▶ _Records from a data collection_

───

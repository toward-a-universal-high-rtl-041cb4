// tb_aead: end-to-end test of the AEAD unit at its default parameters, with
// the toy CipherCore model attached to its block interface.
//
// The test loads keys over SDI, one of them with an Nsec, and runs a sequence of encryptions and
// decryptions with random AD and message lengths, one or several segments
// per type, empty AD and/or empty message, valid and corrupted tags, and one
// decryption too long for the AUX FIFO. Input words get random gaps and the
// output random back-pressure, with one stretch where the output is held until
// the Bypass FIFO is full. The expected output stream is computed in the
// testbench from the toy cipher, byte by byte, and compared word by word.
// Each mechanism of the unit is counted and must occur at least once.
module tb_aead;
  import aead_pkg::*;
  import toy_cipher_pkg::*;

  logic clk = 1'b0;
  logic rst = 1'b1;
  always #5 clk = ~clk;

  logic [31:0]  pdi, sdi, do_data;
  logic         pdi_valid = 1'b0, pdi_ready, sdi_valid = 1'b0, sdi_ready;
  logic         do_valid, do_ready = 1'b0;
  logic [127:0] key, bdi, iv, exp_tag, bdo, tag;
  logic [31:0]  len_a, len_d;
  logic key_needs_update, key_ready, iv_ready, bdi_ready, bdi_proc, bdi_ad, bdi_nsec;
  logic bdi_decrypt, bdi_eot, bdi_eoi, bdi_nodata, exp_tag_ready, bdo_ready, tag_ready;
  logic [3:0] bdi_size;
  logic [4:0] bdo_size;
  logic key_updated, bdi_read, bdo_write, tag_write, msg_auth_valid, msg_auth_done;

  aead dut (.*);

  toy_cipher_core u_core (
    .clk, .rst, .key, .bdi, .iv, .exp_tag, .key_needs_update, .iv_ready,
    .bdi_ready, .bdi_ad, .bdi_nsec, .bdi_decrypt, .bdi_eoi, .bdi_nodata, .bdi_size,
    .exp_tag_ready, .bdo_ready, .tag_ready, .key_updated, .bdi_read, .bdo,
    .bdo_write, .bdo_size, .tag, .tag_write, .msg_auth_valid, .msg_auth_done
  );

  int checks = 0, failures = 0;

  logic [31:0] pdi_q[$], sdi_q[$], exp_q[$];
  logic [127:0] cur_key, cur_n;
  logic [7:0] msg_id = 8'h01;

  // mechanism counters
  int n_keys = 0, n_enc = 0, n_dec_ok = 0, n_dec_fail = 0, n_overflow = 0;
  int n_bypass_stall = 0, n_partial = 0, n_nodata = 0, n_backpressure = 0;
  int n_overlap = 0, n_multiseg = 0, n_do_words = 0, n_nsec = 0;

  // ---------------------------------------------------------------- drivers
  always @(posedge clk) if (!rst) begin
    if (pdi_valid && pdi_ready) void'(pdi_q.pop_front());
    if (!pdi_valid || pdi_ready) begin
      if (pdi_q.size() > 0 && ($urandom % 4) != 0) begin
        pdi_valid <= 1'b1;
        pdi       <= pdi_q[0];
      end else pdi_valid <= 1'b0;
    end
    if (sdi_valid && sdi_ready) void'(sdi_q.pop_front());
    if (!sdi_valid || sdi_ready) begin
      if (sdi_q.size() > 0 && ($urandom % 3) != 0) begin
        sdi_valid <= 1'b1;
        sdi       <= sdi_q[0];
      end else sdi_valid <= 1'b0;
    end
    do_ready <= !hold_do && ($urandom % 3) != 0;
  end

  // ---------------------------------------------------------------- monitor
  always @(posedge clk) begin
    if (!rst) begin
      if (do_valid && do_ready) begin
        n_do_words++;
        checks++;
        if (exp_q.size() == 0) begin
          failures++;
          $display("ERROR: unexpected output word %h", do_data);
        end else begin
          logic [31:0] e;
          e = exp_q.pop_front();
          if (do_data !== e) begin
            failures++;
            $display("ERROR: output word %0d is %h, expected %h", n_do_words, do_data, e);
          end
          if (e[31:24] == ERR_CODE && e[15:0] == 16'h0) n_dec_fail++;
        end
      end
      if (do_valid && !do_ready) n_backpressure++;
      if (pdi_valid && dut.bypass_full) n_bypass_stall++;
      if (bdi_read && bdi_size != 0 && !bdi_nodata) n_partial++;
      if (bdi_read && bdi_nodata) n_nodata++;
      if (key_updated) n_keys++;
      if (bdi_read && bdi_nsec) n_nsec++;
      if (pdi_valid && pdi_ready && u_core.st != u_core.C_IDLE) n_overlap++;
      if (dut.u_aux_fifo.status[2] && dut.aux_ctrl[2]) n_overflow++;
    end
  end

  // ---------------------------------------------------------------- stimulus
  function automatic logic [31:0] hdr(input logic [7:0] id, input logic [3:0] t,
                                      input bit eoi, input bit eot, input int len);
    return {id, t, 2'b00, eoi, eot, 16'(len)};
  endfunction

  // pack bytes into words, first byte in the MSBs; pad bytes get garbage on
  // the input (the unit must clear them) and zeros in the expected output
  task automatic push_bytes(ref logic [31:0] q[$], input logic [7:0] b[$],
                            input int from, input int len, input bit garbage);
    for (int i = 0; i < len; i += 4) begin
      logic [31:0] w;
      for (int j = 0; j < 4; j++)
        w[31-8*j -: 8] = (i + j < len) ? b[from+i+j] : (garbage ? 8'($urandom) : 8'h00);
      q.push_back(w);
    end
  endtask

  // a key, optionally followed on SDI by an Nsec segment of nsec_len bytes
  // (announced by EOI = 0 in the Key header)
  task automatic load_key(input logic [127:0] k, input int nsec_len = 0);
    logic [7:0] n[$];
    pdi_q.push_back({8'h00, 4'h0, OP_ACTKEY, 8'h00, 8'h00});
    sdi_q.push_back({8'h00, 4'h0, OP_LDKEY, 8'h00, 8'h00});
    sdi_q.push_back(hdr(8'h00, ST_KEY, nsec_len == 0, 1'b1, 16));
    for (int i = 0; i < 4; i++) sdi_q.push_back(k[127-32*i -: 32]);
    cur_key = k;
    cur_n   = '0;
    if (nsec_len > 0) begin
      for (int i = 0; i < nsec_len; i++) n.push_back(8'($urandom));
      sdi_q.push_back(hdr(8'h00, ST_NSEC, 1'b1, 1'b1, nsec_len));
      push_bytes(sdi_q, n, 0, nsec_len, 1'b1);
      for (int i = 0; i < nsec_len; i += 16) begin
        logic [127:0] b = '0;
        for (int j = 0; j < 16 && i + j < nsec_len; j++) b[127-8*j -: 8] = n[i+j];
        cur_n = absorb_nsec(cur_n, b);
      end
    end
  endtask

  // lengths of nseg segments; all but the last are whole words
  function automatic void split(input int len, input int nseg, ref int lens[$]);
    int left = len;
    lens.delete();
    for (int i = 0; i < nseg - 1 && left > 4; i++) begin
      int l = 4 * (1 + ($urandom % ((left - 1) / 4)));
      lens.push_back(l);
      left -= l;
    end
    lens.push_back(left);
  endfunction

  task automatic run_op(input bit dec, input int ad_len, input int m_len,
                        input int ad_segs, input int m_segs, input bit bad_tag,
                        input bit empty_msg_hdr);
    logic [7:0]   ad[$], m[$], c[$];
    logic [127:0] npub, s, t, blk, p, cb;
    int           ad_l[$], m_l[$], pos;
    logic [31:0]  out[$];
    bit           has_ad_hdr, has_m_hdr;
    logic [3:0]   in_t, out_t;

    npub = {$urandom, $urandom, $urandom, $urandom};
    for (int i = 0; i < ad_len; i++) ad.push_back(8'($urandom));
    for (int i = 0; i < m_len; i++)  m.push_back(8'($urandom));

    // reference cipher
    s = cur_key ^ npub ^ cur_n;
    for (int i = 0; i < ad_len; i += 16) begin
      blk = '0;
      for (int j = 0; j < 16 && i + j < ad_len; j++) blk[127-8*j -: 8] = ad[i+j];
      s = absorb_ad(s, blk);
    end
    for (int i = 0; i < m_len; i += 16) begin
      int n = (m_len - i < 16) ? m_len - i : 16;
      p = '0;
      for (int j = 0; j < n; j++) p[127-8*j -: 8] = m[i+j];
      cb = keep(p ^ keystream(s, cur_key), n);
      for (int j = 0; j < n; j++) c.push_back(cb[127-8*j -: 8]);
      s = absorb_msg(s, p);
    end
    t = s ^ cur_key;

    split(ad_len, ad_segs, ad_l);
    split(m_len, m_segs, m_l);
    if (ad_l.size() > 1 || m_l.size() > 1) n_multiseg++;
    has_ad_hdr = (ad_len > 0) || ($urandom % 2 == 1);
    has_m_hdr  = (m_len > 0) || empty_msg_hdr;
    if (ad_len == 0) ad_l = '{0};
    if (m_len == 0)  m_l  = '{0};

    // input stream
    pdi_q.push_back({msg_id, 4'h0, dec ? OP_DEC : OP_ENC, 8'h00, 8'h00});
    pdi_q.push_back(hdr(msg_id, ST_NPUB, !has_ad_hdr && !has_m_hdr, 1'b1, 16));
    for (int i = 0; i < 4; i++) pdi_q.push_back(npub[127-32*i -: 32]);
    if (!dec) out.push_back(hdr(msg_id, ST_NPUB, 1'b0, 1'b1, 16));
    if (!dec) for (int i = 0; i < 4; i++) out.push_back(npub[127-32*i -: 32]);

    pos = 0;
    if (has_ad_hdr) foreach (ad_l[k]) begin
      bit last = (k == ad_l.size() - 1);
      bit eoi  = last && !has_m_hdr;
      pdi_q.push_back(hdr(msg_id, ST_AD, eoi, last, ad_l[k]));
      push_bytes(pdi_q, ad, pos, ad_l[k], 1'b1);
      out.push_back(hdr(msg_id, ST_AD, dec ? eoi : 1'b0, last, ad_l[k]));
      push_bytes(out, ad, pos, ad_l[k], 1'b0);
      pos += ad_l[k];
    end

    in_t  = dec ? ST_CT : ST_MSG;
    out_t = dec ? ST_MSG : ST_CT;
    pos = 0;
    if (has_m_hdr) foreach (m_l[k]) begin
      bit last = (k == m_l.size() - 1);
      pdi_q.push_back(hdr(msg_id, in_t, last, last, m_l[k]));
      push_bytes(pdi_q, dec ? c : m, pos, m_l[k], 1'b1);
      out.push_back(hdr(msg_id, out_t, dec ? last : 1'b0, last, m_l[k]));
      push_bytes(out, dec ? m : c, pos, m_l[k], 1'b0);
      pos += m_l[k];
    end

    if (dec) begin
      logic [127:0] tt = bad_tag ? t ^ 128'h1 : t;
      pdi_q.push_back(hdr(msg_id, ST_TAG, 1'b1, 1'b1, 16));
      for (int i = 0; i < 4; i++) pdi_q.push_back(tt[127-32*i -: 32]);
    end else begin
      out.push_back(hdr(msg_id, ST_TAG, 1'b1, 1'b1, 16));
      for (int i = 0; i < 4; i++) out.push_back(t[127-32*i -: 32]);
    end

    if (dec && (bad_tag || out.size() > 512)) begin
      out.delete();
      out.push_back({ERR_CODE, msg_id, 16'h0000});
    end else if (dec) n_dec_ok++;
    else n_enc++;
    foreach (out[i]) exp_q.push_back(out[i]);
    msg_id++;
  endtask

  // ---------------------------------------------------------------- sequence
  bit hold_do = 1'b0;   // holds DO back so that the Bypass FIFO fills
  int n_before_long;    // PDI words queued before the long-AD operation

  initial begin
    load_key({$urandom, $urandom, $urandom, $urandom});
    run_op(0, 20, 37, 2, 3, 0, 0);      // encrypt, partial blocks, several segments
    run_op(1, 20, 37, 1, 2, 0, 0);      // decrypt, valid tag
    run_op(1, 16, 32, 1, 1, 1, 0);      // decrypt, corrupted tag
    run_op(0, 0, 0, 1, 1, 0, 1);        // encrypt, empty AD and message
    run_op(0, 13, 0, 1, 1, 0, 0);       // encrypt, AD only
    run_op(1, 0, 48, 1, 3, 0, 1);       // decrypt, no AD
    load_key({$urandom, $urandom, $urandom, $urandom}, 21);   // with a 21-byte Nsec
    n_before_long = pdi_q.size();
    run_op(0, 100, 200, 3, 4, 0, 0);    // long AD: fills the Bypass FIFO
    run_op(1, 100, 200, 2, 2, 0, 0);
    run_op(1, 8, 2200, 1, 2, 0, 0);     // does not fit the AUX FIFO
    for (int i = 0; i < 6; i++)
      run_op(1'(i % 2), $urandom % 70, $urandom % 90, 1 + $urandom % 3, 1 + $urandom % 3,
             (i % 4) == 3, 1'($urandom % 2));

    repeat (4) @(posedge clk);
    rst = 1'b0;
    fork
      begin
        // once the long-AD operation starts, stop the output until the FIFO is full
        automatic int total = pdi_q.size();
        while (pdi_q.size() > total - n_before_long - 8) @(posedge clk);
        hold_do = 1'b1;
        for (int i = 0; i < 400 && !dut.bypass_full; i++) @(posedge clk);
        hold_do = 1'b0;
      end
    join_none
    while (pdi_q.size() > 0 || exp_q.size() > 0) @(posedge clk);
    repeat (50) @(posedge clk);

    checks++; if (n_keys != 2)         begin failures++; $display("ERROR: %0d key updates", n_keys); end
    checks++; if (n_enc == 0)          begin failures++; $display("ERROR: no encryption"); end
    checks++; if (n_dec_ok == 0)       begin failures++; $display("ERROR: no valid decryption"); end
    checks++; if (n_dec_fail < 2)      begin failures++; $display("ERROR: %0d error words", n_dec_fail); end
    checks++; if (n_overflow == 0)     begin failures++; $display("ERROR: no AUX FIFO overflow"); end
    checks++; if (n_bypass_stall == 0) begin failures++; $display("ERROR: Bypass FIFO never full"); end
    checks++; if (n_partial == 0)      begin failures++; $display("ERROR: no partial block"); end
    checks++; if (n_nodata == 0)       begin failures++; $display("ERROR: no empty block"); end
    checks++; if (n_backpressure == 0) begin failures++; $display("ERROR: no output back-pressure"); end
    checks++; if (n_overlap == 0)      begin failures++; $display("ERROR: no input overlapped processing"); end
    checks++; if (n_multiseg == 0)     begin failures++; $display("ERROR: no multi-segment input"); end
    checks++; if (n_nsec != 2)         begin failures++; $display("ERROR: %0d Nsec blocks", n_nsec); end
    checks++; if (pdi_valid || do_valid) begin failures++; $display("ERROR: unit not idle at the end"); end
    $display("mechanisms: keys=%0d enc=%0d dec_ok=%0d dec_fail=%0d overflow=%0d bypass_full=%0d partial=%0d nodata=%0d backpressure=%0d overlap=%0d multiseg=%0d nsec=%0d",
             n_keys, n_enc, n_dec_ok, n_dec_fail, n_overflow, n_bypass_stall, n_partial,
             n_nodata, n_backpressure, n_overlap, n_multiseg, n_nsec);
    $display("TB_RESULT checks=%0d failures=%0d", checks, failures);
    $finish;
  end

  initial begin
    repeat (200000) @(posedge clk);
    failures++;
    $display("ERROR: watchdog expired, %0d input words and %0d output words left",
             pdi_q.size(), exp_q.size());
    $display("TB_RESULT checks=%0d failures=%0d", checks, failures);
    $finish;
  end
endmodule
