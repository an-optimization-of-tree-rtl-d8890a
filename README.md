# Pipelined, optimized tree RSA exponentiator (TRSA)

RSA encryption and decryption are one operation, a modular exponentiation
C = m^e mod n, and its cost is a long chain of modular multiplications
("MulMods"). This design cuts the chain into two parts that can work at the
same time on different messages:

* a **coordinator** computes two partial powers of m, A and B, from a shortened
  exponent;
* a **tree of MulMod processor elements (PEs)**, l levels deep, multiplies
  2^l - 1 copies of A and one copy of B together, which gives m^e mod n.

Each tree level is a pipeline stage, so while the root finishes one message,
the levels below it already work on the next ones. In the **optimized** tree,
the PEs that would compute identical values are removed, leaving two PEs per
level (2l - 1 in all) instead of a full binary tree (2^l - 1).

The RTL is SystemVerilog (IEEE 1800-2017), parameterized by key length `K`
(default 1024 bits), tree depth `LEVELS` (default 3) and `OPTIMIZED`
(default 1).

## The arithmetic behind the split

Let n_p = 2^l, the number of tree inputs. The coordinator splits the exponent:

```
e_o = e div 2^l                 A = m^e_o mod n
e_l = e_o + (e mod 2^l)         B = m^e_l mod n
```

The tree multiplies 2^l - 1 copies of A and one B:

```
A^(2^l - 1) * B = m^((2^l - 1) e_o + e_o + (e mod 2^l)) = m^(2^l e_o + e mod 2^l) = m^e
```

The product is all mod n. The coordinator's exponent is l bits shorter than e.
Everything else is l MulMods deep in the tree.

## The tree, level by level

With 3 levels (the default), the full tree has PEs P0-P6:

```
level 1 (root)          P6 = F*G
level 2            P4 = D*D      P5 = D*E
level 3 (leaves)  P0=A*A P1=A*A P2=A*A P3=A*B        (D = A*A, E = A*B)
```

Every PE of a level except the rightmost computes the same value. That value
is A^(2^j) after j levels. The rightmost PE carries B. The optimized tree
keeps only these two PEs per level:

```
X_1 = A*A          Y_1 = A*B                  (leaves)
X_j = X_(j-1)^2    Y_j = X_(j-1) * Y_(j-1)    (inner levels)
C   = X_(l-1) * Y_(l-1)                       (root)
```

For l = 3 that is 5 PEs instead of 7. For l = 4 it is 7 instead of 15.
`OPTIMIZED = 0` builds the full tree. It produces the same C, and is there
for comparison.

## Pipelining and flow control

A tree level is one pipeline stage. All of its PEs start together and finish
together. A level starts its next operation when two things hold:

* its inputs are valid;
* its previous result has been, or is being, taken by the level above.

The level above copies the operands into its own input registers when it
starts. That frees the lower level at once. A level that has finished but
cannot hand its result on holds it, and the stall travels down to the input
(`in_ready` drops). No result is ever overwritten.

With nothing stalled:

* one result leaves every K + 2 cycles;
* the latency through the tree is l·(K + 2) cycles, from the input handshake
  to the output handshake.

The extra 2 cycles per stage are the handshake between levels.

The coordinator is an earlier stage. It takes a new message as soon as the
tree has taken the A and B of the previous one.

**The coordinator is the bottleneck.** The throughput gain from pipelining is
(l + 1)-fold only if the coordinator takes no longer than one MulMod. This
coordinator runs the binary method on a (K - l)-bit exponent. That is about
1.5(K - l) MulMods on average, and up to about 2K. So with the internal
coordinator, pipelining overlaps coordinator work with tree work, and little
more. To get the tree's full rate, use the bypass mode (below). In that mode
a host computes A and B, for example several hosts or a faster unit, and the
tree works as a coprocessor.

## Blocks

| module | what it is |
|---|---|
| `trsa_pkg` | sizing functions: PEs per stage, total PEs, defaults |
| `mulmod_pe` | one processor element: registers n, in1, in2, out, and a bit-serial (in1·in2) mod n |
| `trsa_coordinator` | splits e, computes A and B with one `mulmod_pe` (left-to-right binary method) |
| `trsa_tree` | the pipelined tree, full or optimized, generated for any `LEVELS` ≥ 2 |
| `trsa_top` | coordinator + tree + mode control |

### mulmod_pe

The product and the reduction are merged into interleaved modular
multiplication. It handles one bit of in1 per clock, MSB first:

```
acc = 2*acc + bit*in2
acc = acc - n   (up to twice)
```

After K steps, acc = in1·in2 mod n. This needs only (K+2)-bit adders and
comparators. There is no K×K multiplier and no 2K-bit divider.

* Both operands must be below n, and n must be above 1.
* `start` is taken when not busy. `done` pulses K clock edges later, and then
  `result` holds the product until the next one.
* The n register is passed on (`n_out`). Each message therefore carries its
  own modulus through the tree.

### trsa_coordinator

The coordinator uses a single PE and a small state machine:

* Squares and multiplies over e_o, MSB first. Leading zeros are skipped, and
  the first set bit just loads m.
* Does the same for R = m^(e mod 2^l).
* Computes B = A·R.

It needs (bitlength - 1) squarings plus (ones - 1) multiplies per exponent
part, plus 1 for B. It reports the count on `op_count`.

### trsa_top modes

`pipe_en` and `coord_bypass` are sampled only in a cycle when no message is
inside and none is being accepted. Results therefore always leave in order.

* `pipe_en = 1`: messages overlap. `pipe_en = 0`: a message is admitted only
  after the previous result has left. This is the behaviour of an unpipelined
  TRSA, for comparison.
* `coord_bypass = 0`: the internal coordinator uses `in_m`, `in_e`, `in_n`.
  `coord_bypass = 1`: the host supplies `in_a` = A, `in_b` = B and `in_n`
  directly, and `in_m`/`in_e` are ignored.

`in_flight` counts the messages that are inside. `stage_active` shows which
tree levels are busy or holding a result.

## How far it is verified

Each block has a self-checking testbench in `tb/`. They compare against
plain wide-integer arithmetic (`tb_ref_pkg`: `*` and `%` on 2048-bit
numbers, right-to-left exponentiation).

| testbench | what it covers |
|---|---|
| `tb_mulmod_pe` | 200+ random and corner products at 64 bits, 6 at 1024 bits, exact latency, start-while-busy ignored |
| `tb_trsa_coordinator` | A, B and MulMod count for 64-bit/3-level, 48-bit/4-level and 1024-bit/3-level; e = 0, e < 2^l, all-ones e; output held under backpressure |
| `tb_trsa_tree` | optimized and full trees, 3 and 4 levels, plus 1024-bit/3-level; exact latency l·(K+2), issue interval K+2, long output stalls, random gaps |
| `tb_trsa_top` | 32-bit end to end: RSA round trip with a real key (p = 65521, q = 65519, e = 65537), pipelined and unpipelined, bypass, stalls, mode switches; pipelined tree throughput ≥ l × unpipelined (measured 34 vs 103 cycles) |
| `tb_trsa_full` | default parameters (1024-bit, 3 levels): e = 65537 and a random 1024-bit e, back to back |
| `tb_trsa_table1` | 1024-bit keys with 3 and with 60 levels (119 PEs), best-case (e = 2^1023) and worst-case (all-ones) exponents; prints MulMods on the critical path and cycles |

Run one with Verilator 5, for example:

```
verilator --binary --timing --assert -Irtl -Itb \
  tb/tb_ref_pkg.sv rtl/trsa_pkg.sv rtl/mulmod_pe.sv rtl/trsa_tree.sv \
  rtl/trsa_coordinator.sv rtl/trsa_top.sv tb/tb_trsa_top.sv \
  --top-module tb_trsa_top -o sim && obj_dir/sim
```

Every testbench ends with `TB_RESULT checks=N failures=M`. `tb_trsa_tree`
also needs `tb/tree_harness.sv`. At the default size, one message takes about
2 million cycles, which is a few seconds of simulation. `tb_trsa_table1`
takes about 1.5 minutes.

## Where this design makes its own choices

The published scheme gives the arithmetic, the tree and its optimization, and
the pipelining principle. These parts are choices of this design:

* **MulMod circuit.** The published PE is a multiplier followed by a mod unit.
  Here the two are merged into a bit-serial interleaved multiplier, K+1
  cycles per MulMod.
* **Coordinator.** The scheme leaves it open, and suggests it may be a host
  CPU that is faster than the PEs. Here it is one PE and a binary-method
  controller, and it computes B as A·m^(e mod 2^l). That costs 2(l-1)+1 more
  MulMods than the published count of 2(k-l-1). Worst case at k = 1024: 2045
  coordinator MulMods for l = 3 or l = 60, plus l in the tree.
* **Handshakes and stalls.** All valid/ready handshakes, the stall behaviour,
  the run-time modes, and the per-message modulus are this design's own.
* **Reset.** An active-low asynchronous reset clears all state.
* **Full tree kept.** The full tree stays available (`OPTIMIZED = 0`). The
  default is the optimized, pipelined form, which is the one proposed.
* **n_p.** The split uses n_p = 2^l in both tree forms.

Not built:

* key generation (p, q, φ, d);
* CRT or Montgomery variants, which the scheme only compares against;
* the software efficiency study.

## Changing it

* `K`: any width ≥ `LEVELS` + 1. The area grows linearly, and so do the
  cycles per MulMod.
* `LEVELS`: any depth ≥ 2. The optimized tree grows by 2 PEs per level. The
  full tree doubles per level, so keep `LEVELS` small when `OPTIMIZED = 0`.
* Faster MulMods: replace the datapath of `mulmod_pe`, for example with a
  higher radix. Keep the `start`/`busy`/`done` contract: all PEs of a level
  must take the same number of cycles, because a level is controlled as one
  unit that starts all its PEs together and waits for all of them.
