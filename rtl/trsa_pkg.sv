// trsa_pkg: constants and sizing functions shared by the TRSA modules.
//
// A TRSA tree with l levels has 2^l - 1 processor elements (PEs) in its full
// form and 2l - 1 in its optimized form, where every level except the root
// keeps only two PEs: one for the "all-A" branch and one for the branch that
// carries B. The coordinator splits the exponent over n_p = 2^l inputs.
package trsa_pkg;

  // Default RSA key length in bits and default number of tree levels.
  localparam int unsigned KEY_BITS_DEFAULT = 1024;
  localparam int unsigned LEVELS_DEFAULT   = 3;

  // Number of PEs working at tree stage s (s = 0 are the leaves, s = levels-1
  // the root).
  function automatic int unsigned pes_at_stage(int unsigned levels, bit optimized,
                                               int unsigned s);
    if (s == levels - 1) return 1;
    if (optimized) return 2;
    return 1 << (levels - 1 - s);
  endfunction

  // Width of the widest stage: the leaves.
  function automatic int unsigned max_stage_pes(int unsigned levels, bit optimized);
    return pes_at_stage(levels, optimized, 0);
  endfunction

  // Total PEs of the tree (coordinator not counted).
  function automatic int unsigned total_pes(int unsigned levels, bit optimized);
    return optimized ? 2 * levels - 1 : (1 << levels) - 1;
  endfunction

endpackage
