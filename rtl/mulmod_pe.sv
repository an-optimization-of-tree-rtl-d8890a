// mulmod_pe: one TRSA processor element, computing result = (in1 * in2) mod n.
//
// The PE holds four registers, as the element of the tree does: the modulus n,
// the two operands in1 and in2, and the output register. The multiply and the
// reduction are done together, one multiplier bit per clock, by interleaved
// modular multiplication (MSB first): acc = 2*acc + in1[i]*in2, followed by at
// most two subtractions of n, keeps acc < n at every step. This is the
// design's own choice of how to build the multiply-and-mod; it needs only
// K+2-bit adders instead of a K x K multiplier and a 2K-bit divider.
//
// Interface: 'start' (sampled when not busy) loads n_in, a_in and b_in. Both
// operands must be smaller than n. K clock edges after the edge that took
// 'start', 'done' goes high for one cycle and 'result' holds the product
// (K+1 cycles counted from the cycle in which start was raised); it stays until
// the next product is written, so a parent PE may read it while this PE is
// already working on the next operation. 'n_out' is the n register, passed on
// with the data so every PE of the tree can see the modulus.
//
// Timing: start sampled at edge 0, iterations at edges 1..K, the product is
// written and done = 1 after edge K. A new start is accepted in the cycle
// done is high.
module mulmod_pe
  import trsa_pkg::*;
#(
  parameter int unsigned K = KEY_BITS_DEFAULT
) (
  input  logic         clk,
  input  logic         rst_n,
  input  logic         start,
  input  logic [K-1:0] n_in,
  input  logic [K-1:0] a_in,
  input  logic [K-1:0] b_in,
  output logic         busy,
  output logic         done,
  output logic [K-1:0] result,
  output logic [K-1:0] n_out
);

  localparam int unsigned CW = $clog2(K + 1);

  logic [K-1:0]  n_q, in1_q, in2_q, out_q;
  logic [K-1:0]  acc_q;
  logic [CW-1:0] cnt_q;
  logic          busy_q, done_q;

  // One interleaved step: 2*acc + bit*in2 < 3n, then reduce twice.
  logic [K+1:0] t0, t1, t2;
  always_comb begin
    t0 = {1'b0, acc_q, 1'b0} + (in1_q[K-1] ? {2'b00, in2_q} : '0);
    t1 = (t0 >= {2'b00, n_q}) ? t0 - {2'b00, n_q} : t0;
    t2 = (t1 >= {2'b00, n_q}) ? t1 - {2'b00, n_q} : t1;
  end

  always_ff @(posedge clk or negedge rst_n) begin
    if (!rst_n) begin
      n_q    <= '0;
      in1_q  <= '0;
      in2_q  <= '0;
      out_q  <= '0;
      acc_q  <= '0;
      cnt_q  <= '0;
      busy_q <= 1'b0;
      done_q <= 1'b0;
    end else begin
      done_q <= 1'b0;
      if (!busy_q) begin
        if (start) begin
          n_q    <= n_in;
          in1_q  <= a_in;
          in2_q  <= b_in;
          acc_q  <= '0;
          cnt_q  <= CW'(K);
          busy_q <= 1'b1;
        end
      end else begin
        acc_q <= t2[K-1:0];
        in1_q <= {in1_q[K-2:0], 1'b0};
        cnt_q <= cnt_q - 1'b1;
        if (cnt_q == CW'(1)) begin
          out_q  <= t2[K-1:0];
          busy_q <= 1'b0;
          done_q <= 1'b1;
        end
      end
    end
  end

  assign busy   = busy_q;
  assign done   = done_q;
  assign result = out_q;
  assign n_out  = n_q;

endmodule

───

▶ _Task statement_
Wherever the string "sequence" occurs in the records, copy the line it is in.

▶ _Answer section_
// The test loads keys over SDI, one of them with an Nsec, and runs a sequence of encryptions and
  // ---------------------------------------------------------------- sequence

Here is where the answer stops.